_Data records_
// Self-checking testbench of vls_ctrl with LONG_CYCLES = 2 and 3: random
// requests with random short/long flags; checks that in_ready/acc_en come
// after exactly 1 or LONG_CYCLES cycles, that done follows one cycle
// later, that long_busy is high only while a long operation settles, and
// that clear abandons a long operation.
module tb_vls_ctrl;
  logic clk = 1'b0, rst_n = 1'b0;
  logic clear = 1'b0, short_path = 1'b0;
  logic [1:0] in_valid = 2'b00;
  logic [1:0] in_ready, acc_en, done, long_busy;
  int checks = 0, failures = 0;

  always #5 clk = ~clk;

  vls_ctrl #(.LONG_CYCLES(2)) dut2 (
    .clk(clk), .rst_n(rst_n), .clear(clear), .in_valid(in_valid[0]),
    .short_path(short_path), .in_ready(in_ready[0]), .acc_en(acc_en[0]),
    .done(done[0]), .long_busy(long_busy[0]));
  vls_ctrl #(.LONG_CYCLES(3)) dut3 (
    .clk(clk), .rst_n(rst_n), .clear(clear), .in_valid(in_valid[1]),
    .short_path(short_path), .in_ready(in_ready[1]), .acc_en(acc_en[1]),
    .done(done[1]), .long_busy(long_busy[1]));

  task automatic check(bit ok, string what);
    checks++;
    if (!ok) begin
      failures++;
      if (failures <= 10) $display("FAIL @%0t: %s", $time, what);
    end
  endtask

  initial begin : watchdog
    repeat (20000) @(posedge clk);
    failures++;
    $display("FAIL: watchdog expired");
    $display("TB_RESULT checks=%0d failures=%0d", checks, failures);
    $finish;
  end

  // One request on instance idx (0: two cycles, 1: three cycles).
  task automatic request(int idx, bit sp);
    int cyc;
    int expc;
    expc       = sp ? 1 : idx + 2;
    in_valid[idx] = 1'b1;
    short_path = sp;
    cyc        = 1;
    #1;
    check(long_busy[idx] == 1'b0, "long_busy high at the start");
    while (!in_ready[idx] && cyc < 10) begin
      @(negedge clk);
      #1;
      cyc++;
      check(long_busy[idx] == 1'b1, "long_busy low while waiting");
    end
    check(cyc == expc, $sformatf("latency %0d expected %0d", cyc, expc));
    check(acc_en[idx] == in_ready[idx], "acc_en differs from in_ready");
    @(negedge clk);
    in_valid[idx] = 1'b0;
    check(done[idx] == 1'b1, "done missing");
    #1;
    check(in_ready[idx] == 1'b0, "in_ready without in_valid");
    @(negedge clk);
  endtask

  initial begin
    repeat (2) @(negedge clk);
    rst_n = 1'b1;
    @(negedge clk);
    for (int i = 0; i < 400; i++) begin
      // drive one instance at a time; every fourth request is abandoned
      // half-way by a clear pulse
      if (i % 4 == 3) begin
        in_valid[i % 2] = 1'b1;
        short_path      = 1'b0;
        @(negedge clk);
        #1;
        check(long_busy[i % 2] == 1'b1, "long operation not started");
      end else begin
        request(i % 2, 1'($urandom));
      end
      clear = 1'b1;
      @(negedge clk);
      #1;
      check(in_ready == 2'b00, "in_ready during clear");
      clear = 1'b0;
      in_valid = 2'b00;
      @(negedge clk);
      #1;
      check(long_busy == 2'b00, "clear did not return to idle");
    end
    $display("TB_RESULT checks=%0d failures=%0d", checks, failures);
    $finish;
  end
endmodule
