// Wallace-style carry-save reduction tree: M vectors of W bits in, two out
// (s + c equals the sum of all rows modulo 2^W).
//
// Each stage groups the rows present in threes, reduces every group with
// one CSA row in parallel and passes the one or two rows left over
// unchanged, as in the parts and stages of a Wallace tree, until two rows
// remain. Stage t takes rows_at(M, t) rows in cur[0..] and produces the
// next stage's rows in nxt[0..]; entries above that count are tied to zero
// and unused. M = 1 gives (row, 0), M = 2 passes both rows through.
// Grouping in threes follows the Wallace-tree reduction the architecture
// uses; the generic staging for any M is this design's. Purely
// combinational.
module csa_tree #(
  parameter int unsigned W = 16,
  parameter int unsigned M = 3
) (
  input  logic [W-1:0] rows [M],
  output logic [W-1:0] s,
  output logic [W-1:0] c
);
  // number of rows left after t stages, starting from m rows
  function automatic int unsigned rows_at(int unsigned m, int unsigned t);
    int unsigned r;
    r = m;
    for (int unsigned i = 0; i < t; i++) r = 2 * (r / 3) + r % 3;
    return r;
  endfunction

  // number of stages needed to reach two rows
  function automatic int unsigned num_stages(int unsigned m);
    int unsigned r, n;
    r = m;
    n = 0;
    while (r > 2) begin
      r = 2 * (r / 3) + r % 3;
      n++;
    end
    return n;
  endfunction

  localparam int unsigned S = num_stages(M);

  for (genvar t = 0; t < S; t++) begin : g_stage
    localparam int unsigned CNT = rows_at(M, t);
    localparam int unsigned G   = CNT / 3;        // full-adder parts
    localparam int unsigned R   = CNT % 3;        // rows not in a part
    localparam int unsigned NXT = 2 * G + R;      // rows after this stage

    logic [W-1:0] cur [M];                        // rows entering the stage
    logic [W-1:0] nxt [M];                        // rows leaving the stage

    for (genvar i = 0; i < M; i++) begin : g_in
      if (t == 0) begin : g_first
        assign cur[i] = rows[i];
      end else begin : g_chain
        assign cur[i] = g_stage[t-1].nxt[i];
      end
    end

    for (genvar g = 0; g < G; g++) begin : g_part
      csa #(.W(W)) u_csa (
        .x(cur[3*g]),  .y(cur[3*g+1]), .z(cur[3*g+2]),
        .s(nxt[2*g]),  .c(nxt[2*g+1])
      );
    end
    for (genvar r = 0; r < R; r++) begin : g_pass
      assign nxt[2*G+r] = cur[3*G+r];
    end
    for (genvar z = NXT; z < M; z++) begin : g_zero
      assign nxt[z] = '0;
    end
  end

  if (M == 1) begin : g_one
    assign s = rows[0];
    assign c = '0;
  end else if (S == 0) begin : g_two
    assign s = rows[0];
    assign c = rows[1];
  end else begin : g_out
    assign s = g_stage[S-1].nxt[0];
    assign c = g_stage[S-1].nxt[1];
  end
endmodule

_Exercise details_
Please print the material above exactly as it appears, from its first line through the line containing "logic [1:0] in_valid = 2'b00;", inclusive, and stop there.

_Result for this exercise_
// Self-checking testbench of vls_ctrl with LONG_CYCLES = 2 and 3: random
// requests with random short/long flags; checks that in_ready/acc_en come
// after exactly 1 or LONG_CYCLES cycles, that done follows one cycle
// later, that long_busy is high only while a long operation settles, and
// that clear abandons a long operation.
module tb_vls_ctrl;
  logic clk = 1'b0, rst_n = 1'b0;
  logic clear = 1'b0, short_path = 1'b0;
  logic [1:0] in_valid = 2'b00;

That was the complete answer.